> Your objective:
The response should consist of every line below, unchanged.

Top of Records for this exercise

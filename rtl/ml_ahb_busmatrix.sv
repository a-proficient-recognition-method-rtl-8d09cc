// ml_ahb_busmatrix: multilayer AHB bus matrix with self-motivated arbiters.
//
// The matrix connects NUM_MASTERS AHB masters to NUM_SLAVES AHB slaves so
// that masters talking to different slaves proceed in parallel. Each
// master port has an input stage, which holds a transfer that cannot be
// started at once, and a decoder, which selects the slave from
// HADDR[31:29] and returns that slave's response. Each slave port has an
// output stage, whose arbiter chooses among the masters that address the
// slave (slave-side arbitration) and whose multiplexer drives the slave
// with the chosen master's transfer. The masters notify the arbiters of
// their priority level (HADDR[28:26]) and desired transfer length
// (HADDR[25:22]) in every address; in self-motivated mode each arbiter
// uses these notifications to choose among nine arbitration schemes (see
// sm_arbiter).
//
// Default size: 4 masters and 2 slaves, 32-bit address and data buses,
// as in the published evaluation set-up; the arbiters accept up to 8
// masters. Masters are AHB-Lite masters (no HBUSREQ/HGRANT); a master
// that loses arbitration sees HREADY low until its transfer is served.
// Slaves are AHB-Lite slaves; each slave's HREADY input is its own
// HREADYOUT, and HMASTER tells it which master owns it. Addresses with
// S_Number >= NUM_SLAVES get a two-cycle ERROR response.
//
// Timing: an arbitration decision takes effect one cycle after it is
// made. An uncontended master that already owns the slave runs
// zero-wait back-to-back transfers through the matrix; a master that must
// win the slave first sees one extra wait state.
module ml_ahb_busmatrix
  import ahb_pkg::*;
#(
  parameter int unsigned NUM_MASTERS = 4,
  parameter int unsigned NUM_SLAVES  = 2,
  localparam int unsigned IDX_W = (NUM_MASTERS > 1) ? $clog2(NUM_MASTERS) : 1
) (
  input  logic                                  hclk,
  input  logic                                  hresetn,
  // arbitration configuration, one per slave port
  input  arb_cfg_t [NUM_SLAVES-1:0]             cfg,
  // master ports
  input  logic [NUM_MASTERS-1:0][ADDR_W-1:0]    m_haddr,
  input  logic [NUM_MASTERS-1:0][1:0]           m_htrans,
  input  logic [NUM_MASTERS-1:0]                m_hwrite,
  input  logic [NUM_MASTERS-1:0][2:0]           m_hsize,
  input  logic [NUM_MASTERS-1:0][2:0]           m_hburst,
  input  logic [NUM_MASTERS-1:0][3:0]           m_hprot,
  input  logic [NUM_MASTERS-1:0]                m_hmastlock,
  input  logic [NUM_MASTERS-1:0][DATA_W-1:0]    m_hwdata,
  output logic [NUM_MASTERS-1:0]                m_hready,
  output logic [NUM_MASTERS-1:0][1:0]           m_hresp,
  output logic [NUM_MASTERS-1:0][DATA_W-1:0]    m_hrdata,
  // slave ports
  output logic [NUM_SLAVES-1:0]                 s_hsel,
  output logic [NUM_SLAVES-1:0][ADDR_W-1:0]     s_haddr,
  output logic [NUM_SLAVES-1:0][1:0]            s_htrans,
  output logic [NUM_SLAVES-1:0]                 s_hwrite,
  output logic [NUM_SLAVES-1:0][2:0]            s_hsize,
  output logic [NUM_SLAVES-1:0][2:0]            s_hburst,
  output logic [NUM_SLAVES-1:0][3:0]            s_hprot,
  output logic [NUM_SLAVES-1:0]                 s_hmastlock,
  output logic [NUM_SLAVES-1:0][DATA_W-1:0]     s_hwdata,
  output logic [NUM_SLAVES-1:0][IDX_W-1:0]      s_hmaster,
  input  logic [NUM_SLAVES-1:0]                 s_hreadyout,
  input  logic [NUM_SLAVES-1:0][1:0]            s_hresp,
  input  logic [NUM_SLAVES-1:0][DATA_W-1:0]     s_hrdata
);

  ahb_aphase_t [NUM_MASTERS-1:0] m_ap, cur;
  logic        [NUM_MASTERS-1:0] cur_valid, held, def_accept;
  logic [NUM_MASTERS-1:0][NUM_SLAVES-1:0] req_ms, acc_ms;
  logic [NUM_SLAVES-1:0][NUM_MASTERS-1:0] req_sm, acc_sm;
  ahb_aphase_t [NUM_SLAVES-1:0]  s_ap;

  // Crossbar wiring: transpose request and accept matrices.
  always_comb begin
    for (int unsigned m = 0; m < NUM_MASTERS; m++)
      for (int unsigned s = 0; s < NUM_SLAVES; s++) begin
        req_sm[s][m] = req_ms[m][s];
        acc_ms[m][s] = acc_sm[s][m];
      end
  end

  for (genvar m = 0; m < NUM_MASTERS; m++) begin : g_master
    always_comb begin
      m_ap[m].addr  = m_haddr[m];
      m_ap[m].trans = htrans_e'(m_htrans[m]);
      m_ap[m].write = m_hwrite[m];
      m_ap[m].size  = m_hsize[m];
      m_ap[m].burst = hburst_e'(m_hburst[m]);
      m_ap[m].prot  = m_hprot[m];
      m_ap[m].lock  = m_hmastlock[m];
    end

    ahb_input_stage u_in (
      .clk      (hclk),
      .rst_n    (hresetn),
      .m_ap     (m_ap[m]),
      .hready_m (m_hready[m]),
      .accept   ((|acc_ms[m]) || def_accept[m]),
      .cur      (cur[m]),
      .cur_valid(cur_valid[m]),
      .held     (held[m])
    );

    ahb_decoder #(.NUM_SLAVES(NUM_SLAVES)) u_dec (
      .clk       (hclk),
      .rst_n     (hresetn),
      .cur       (cur[m]),
      .cur_valid (cur_valid[m]),
      .accept_s  (acc_ms[m]),
      .s_hready  (s_hreadyout),
      .s_hresp   (s_hresp),
      .s_hrdata  (s_hrdata),
      .req_s     (req_ms[m]),
      .def_accept(def_accept[m]),
      .hready_m  (m_hready[m]),
      .hresp_m   (m_hresp[m]),
      .hrdata_m  (m_hrdata[m])
    );
  end

  for (genvar s = 0; s < NUM_SLAVES; s++) begin : g_slave
    ahb_output_stage #(.NUM_MASTERS(NUM_MASTERS)) u_out (
      .clk        (hclk),
      .rst_n      (hresetn),
      .cfg        (cfg[s]),
      .m_ap       (cur),
      .m_req      (req_sm[s]),
      .m_hwdata   (m_hwdata),
      .accept     (acc_sm[s]),
      .s_hsel     (s_hsel[s]),
      .s_ap       (s_ap[s]),
      .s_hwdata   (s_hwdata[s]),
      .s_hmaster  (s_hmaster[s]),
      .s_hreadyout(s_hreadyout[s])
    );

    assign s_haddr[s]     = s_ap[s].addr;
    assign s_htrans[s]    = s_ap[s].trans;
    assign s_hwrite[s]    = s_ap[s].write;
    assign s_hsize[s]     = s_ap[s].size;
    assign s_hburst[s]    = s_ap[s].burst;
    assign s_hprot[s]     = s_ap[s].prot;
    assign s_hmastlock[s] = s_ap[s].lock;
  end

endmodule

Bottom of Records for this exercise

> The completed task:
filename rtl/ml_ahb_busmatrix.sv
repository a-proficient-recognition-method-rtl-8d09cc
// ml_ahb_busmatrix: multilayer AHB bus matrix with self-motivated arbiters.
//
// The matrix connects NUM_MASTERS AHB masters to NUM_SLAVES AHB slaves so
// that masters talking to different slaves proceed in parallel. Each
// master port has an input stage, which holds a transfer that cannot be
// started at once, and a decoder, which selects the slave from
// HADDR[31:29] and returns that slave's response. Each slave port has an
// output stage, whose arbiter chooses among the masters that address the
// slave (slave-side arbitration) and whose multiplexer drives the slave
// with the chosen master's transfer. The masters notify the arbiters of
// their priority level (HADDR[28:26]) and desired transfer length
// (HADDR[25:22]) in every address; in self-motivated mode each arbiter
// uses these notifications to choose among nine arbitration schemes (see
// sm_arbiter).
//
// Default size: 4 masters and 2 slaves, 32-bit address and data buses,
// as in the published evaluation set-up; the arbiters accept up to 8
// masters. Masters are AHB-Lite masters (no HBUSREQ/HGRANT); a master
// that loses arbitration sees HREADY low until its transfer is served.
// Slaves are AHB-Lite slaves; each slave's HREADY input is its own
// HREADYOUT, and HMASTER tells it which master owns it. Addresses with
// S_Number >= NUM_SLAVES get a two-cycle ERROR response.
//
// Timing: an arbitration decision takes effect one cycle after it is
// made. An uncontended master that already owns the slave runs
// zero-wait back-to-back transfers through the matrix; a master that must
// win the slave first sees one extra wait state.
module ml_ahb_busmatrix
  import ahb_pkg::*;
#(
  parameter int unsigned NUM_MASTERS = 4,
  parameter int unsigned NUM_SLAVES  = 2,
  localparam int unsigned IDX_W = (NUM_MASTERS > 1) ? $clog2(NUM_MASTERS) : 1
) (
  input  logic                                  hclk,
  input  logic                                  hresetn,
  // arbitration configuration, one per slave port
  input  arb_cfg_t [NUM_SLAVES-1:0]             cfg,
  // master ports
  input  logic [NUM_MASTERS-1:0][ADDR_W-1:0]    m_haddr,
  input  logic [NUM_MASTERS-1:0][1:0]           m_htrans,
  input  logic [NUM_MASTERS-1:0]                m_hwrite,
  input  logic [NUM_MASTERS-1:0][2:0]           m_hsize,
  input  logic [NUM_MASTERS-1:0][2:0]           m_hburst,
  input  logic [NUM_MASTERS-1:0][3:0]           m_hprot,
  input  logic [NUM_MASTERS-1:0]                m_hmastlock,
  input  logic [NUM_MASTERS-1:0][DATA_W-1:0]    m_hwdata,
  output logic [NUM_MASTERS-1:0]                m_hready,
  output logic [NUM_MASTERS-1:0][1:0]           m_hresp,
  output logic [NUM_MASTERS-1:0][DATA_W-1:0]    m_hrdata,
  // slave ports
  output logic [NUM_SLAVES-1:0]                 s_hsel,
  output logic [NUM_SLAVES-1:0][ADDR_W-1:0]     s_haddr,
  output logic [NUM_SLAVES-1:0][1:0]            s_htrans,
  output logic [NUM_SLAVES-1:0]                 s_hwrite,
  output logic [NUM_SLAVES-1:0][2:0]            s_hsize,
  output logic [NUM_SLAVES-1:0][2:0]            s_hburst,
  output logic [NUM_SLAVES-1:0][3:0]            s_hprot,
  output logic [NUM_SLAVES-1:0]                 s_hmastlock,
  output logic [NUM_SLAVES-1:0][DATA_W-1:0]     s_hwdata,
  output logic [NUM_SLAVES-1:0][IDX_W-1:0]      s_hmaster,
  input  logic [NUM_SLAVES-1:0]                 s_hreadyout,
  input  logic [NUM_SLAVES-1:0][1:0]            s_hresp,
  input  logic [NUM_SLAVES-1:0][DATA_W-1:0]     s_hrdata
);

  ahb_aphase_t [NUM_MASTERS-1:0] m_ap, cur;
  logic        [NUM_MASTERS-1:0] cur_valid, held, def_accept;
  logic [NUM_MASTERS-1:0][NUM_SLAVES-1:0] req_ms, acc_ms;
  logic [NUM_SLAVES-1:0][NUM_MASTERS-1:0] req_sm, acc_sm;
  ahb_aphase_t [NUM_SLAVES-1:0]  s_ap;

  // Crossbar wiring: transpose request and accept matrices.
  always_comb begin
    for (int unsigned m = 0; m < NUM_MASTERS; m++)
      for (int unsigned s = 0; s < NUM_SLAVES; s++) begin
        req_sm[s][m] = req_ms[m][s];
        acc_ms[m][s] = acc_sm[s][m];
      end
  end

  for (genvar m = 0; m < NUM_MASTERS; m++) begin : g_master
    always_comb begin
      m_ap[m].addr  = m_haddr[m];
      m_ap[m].trans = htrans_e'(m_htrans[m]);
      m_ap[m].write = m_hwrite[m];
      m_ap[m].size  = m_hsize[m];
      m_ap[m].burst = hburst_e'(m_hburst[m]);
      m_ap[m].prot  = m_hprot[m];
      m_ap[m].lock  = m_hmastlock[m];
    end

    ahb_input_stage u_in (
      .clk      (hclk),
      .rst_n    (hresetn),
      .m_ap     (m_ap[m]),
      .hready_m (m_hready[m]),
      .accept   ((|acc_ms[m]) || def_accept[m]),
      .cur      (cur[m]),
      .cur_valid(cur_valid[m]),
      .held     (held[m])
    );

    ahb_decoder #(.NUM_SLAVES(NUM_SLAVES)) u_dec (
      .clk       (hclk),
      .rst_n     (hresetn),
      .cur       (cur[m]),
      .cur_valid (cur_valid[m]),
      .accept_s  (acc_ms[m]),
      .s_hready  (s_hreadyout),
      .s_hresp   (s_hresp),
      .s_hrdata  (s_hrdata),
      .req_s     (req_ms[m]),
      .def_accept(def_accept[m]),
      .hready_m  (m_hready[m]),
      .hresp_m   (m_hresp[m]),
      .hrdata_m  (m_hrdata[m])
    );
  end

  for (genvar s = 0; s < NUM_SLAVES; s++) begin : g_slave
    ahb_output_stage #(.NUM_MASTERS(NUM_MASTERS)) u_out (
      .clk        (hclk),
      .rst_n      (hresetn),
      .cfg        (cfg[s]),
      .m_ap       (cur),
      .m_req      (req_sm[s]),
      .m_hwdata   (m_hwdata),
      .accept     (acc_sm[s]),
      .s_hsel     (s_hsel[s]),
      .s_ap       (s_ap[s]),
      .s_hwdata   (s_hwdata[s]),
      .s_hmaster  (s_hmaster[s]),
      .s_hreadyout(s_hreadyout[s])
    );

    assign s_haddr[s]     = s_ap[s].addr;
    assign s_htrans[s]    = s_ap[s].trans;
    assign s_hwrite[s]    = s_ap[s].write;
    assign s_hsize[s]     = s_ap[s].size;
    assign s_hburst[s]    = s_ap[s].burst;
    assign s_hprot[s]     = s_ap[s].prot;
    assign s_hmastlock[s] = s_ap[s].lock;
  end

endmodule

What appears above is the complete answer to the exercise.